Everything from the first line of the records to the line containing "degrades the coded", inclusive, is to be extracted exactly, and nothing more.

%%

# Self-checking SAD processing element with residue-and-quotient error detection and data recovery

In a motion-estimation engine, processing elements (PEs) compute the sum of absolute
differences (SAD) between a block of the current frame and a candidate block of the reference
frame. If a PE has a fault, the wrong SAD reaches the motion-vector decision and visibly
degrades the coded video. This design puts concurrent error detection and data recovery (EDDR)
around one PE. The checking runs at full speed while the PE works, with no test mode.

The main idea is to predict the result in a cheaper code. For a modulus `m = 2^k − 1`, every
value `X` is fully described by its **residue** `R = X mod m` and its **quotient**
`Q = floor(X / m)`. A *test code generator* (TCG) computes the (R, Q) code of the block's SAD
from the pixels. It does this on its own, without building the SAD. The PE's real SAD is
encoded the same way and the two codes are compared. If they differ, the PE is in error, and the
SAD is rebuilt from the predicted code as `Q·m + R`. The (R, Q) pair fixes the value uniquely, so
this catches any wrong SAD, not just single-bit errors as a plain residue check would. It can
also recover the value, which a residue alone cannot.

Default configuration:

| item | value |
|---|---|
| pixels | 8-bit luminance |
| block | 4 × 4, so 16 pixels and 128-bit pixel buses |
| SAD | 12-bit adder and accumulator (at most 16·255 = 4080) |
| code | modulus m = 2^6 − 1 = 63; R and Q carried on 8-bit signals |

## Block structure

```
 cur_pix_pe, ref_pix_pe ──► PE ──► SAD (pe_out) ──► RQCG1 ──► R_PE, Q_PE ──┐
                                      │                                    ▼
 cur_pix_tcg, ref_pix_tcg ──► TCG ──► R_T, Q_T ────────────────────────► EDC ──► error
                                      │                                    │
                                      └──► DRC ──► data = Q_T·m + R_T      │
                                                        │                  ▼
                              pe_out ──────────────► selector (error ? data : pe_out) ──► eddrout
```

| module | role |
|---|---|
| `eddr_top` | Top level: the wiring above plus a small sequencer. |
| `pe` | The PE under test: an 8-bit absolute-difference unit and a 12-bit accumulator. |
| `pe_top` | `pe` plus RQCG1, which encodes the PE's SAD. |
| `rqcg` | RQ code generator: R and Q of a value, built from adders only. |
| `tcg` | Test code generator: predicts (R_T, Q_T) of the block SAD. |
| `edc` | Error detection: XOR compare of both codes, OR-reduced to a 0/1 flag. |
| `drc` | Data recovery: `(Q_T << k) − Q_T + R_T`. |
| `eddr_mux` | Output selector. |
| `eddr_ctrl` | Block sequencer (start, pixel index, done). |
| `eddr_pkg` | Shared constants and two reference functions used by the testbenches. |

The PE and the TCG have **separate pixel buses**. In normal use they carry the same pixels. If
the PE gets different pixels, that acts like a faulty PE, which is how the testbenches inject
errors.

## How the RQ code generator avoids division (`rqcg`)

For `m = 2^k − 1` we have `2^k ≡ 1 (mod m)`. Split `X` at bit k into a low part `Y0` and a high
part `Y1`. Then:

```
X = Y0 + Y1·2^k = (Y0 + Y1) + Y1·m
```

Let `S = Y0 + Y1`. Split it again: `Z0` is its low k bits and `Z1` is its carry bit. Then
`S = (Z0 + Z1) + Z1·m`, and `Z0 + Z1 ≤ m`. So:

```
R = (Z0 + Z1 == m) ? 0 : Z0 + Z1
Q = Y1 + Z1 + (Z0 + Z1 == m)
```

This takes three small adders and one comparator. It is exact whenever `X` is at most 2k bits
wide, which is true for every instance in this design: the 12-bit SAD with k = 6, the pixels and
the accumulator sums. For a wider input, the module falls back to a constant division. That
path is only there for other parameter choices.

**Signed inputs** (`SIGNED_IN = 1`). The module first adds the constant `OFF = m·ceil(2^(W−1)/m)`,
so the value to fold is never negative. The residue does not change. `OFF/m` is then subtracted
from the quotient, so `Q` is the floor quotient in two's complement, rounded towards −∞. The TCG
needs this, as the next section explains.

## How the TCG predicts the code of a SAD (`tcg`)

Per pixel pair, the TCG works as follows:

1. **Comparator.** It orders the pair so that `X ≥ Y`; then `X − Y = |Cur − Ref|`.
2. **Two RQCGs.** They encode the pixels as `X = q_x·m + r_x` and `Y = q_y·m + r_y`.
3. **Two subtractors.** They form `r = r_x − r_y` and `q = q_x − q_y`. Then `X − Y = q·m + r`.
   - `q ≥ 0` always, because floor division preserves order.
   - `r` is **negative** whenever the larger pixel has the smaller residue. For example, 64 and
     62 give residues 1 and 62, so r = −61.

Two paths then run side by side over the 16 pixels:

- **Residue path:** `r` is reduced to `|r|_m` by a signed RQCG. ACC1 sums the reduced values,
  and a final RQCG reduces the sum. This gives `R_T = |Σ |r|_m|_m = SAD mod m`.
- **Quotient path:** ACC2 sums `r` (signed) and ACC3 sums `q`. A signed RQCG gives
  `floor(Σr / m)`, and an adder forms `Q_T = Σq + floor(Σr / m) = floor(SAD / m)`.

The last equality holds because `SAD = m·Σq + Σr`. If Σr is negative, the quotient must be a
floor, not a truncation. This is the one part where a careless implementation gives wrong codes
on ordinary data. About a third of random pixel pairs produce a negative `r`.

Accumulator widths at the defaults:

| accumulator | width | largest value |
|---|---|---|
| ACC1 | 10 bits | 16·62 |
| ACC2 | 11 bits, signed | ±16·62 |
| ACC3 | 7 bits | 16·4 |

## Detection, recovery and selection (`edc`, `drc`, `eddr_mux`)

- **EDC:** XORs `R_PE` with `R_T` and `Q_PE` with `Q_T`, then ORs all the difference bits into
  `error`. Here 1 means the PE is wrong.
- **DRC:** rebuilds `Q_T·63 + R_T` as `Q_T·64 − Q_T + R_T`. The multiplication is a 6-bit shift.
  It works in parallel with the EDC.
- **Selector:** outputs the PE's own SAD when `error = 0` and the recovered SAD when `error = 1`.
  Either way `eddrout` is correct, provided the TCG itself is fault-free. Faults in the checker
  are not covered.

## Interface and timing (`eddr_top`)

| port | dir | width | meaning |
|---|---|---|---|
| `clk`, `rst_n` | in | 1 | clock; synchronous active-low reset |
| `start` | in | 1 | starts a block when idle; all four buses are captured on this edge |
| `cur_pix_pe`, `ref_pix_pe` | in | 128 | pixels for the PE; pixel p is bits `[8p+7:8p]` |
| `cur_pix_tcg`, `ref_pix_tcg` | in | 128 | pixels for the TCG |
| `eddrout` | out | 12 | error-free SAD |
| `error` | out | 1 | PE result was wrong and has been replaced |
| `busy`, `done` | out | 1 | block in progress; one-cycle pulse when results are valid |
| `pe_out`, `data`, `rpe`, `qpe`, `rt`, `qt` | out | 12/12/8/8/8/8 | observation of the internal results |

The pixel pairs are accumulated one per clock:

- `start` is sampled at edge 0.
- Pixels 0 to 15 are accumulated at edges 1 to 16.
- `done` is high for the cycle after edge 16, which is **16 cycles after start**.
- The outputs then stay stable until the next accepted `start`.
- A `start` while busy is ignored.

An assertion in `eddr_ctrl` checks that `done` is a single-cycle pulse issued when idle.

## Where this RTL makes its own choices

These points follow the published EDDR scheme:

- the block list and how the blocks connect;
- the RQ code equations and the TCG's residue and quotient paths;
- the 8-bit pixels, 12-bit SAD, 128-bit buses and 8-bit R/Q signals;
- the XOR comparison and the multiplexer selection.

These points are this design's own choices:

- **Modulus.** The scheme derives `m = 2^k − 1` with `k = n/2`. Its recovery step is described
  as "multiply the quotient by 64 and add the remainder". The reference simulation values agree
  only with m = 63: SAD 2124 gives R 45 and Q 33, because 2124 = 33·63 + 45. So m = 63 is used,
  and the 64 is the shift in `Q·64 − Q + R`.
- **Sign handling.** Negative residue differences are handled by signed subtractors and
  accumulators, with floor quotients. The published description does not cover this.
- **Comparator.** The TCG's comparator is taken to order the pixel pair. Its function is not
  described.
- **Control.** The sequencing is this design's: clock, one pixel per cycle, capture on `start`,
  `done` pulse and reset. The scheme gives only a datapath and operation times in ns.
- **Absolute difference.** The PE's first adder is built as an absolute-difference unit, which
  is what a SAD needs.
- **SAD width.** The SAD is 12 bits. One 14-bit signal width appears in the reference material,
  but 12 bits holds the largest 4×4 SAD.
- **Scope.** Only one PE with its EDDR logic is built. The scheme's remark that a PE passes its
  checked result to the next PE of a motion-estimation array does not define the array, so no
  array is built.
- **Not reproduced.** The area overhead (5.13 %) and timing penalty (6.24 %) figures depend on a
  cell library that is not specified.

## Verification

Each module has a self-checking testbench in `tb/`. Each one prints
`TB_RESULT checks=N failures=M` and has a watchdog.

| testbench | what it checks |
|---|---|
| `tb_rqcg` | Exhaustive over every input of every width used, both signed and unsigned, against integer mod and floor division. |
| `tb_pe`, `tb_pe_top` | Random and extreme blocks against a reference SAD and its code; hold and clear. |
| `tb_tcg` | 1000 blocks, including ones chosen to make residue differences negative. It fails if negative differences or swapped pixel pairs never occurred. |
| `tb_edc`, `tb_drc`, `tb_eddr_mux` | Exhaustive or random checks of the combinational blocks. `tb_drc` covers every SAD from 0 to 4080. |
| `tb_eddr_top` | End to end at the default size, described below. |

`tb_eddr_top` runs the whole design at its default size. It checks:

- that the latency is 16 cycles;
- the reference case: the TCG's block has SAD 2124 and the PE's block has SAD 1092, which must
  give rt = 45, qt = 33, error = 1 and eddrout = 2124;
- 200 fault-free blocks;
- 200 blocks with one flipped bit on a PE pixel input;
- 200 blocks where the PE sees unrelated pixels.

Every single-bit fault that changes the SAD is detected and corrected. Flips that leave the SAD
unchanged give no error, correctly. The test counts every mechanism (clean pass, recovery,
masked flip, negative residue, swapped pair, ignored start) and fails if one never happened.

Example with plain Verilator (run from the directory holding `rtl/` and `tb/`):

```
verilator --binary --timing --assert -y rtl rtl/eddr_pkg.sv tb/tb_eddr_top.sv \
          --top-module tb_eddr_top -o sim
./obj_dir/sim
```

Replace `tb_eddr_top` with any other testbench name to run that test. `verilator --lint-only
-Wall -y rtl rtl/eddr_pkg.sv rtl/eddr_top.sv` lints the design. Unused package constants show
up as warnings only.

## Changing the design

- **Block size.** Set `NPIX` on `eddr_top`. Widen `SAD_W` to `clog2(NPIX·255+1)`. `RQ_K`
  should then be `SAD_W/2` so that the adder-only RQCG stays exact, and `RQ_W` must hold
  `SAD/m`.
- **Modulus.** Any `m = 2^k − 1` works: set `RQ_K`. The DRC and all RQCGs follow.
- **Pixel width.** Set `PIX_W`. The TCG derives its internal widths from `PIX_W`, `NPIX` and
  `K`.

The testbenches run only the default configuration. They take their sizes from `eddr_pkg`, so
other sizes need testbench changes too. An 8×8 block (`NPIX=64`, `SAD_W=14`, `RQ_K=7`)
elaborates and lints cleanly, but it has not been simulated.

In the 8-bit R/Q signals the top two residue bits are always 0 at the defaults, because
R ≤ 62. Synthesis removes them.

%%

### Task output
# Self-checking SAD processing element with residue-and-quotient error detection and data recovery

In a motion-estimation engine, processing elements (PEs) compute the sum of absolute
differences (SAD) between a block of the current frame and a candidate block of the reference
frame. If a PE has a fault, the wrong SAD reaches the motion-vector decision and visibly
degrades the coded video. This design puts concurrent error detection and data recovery (EDDR)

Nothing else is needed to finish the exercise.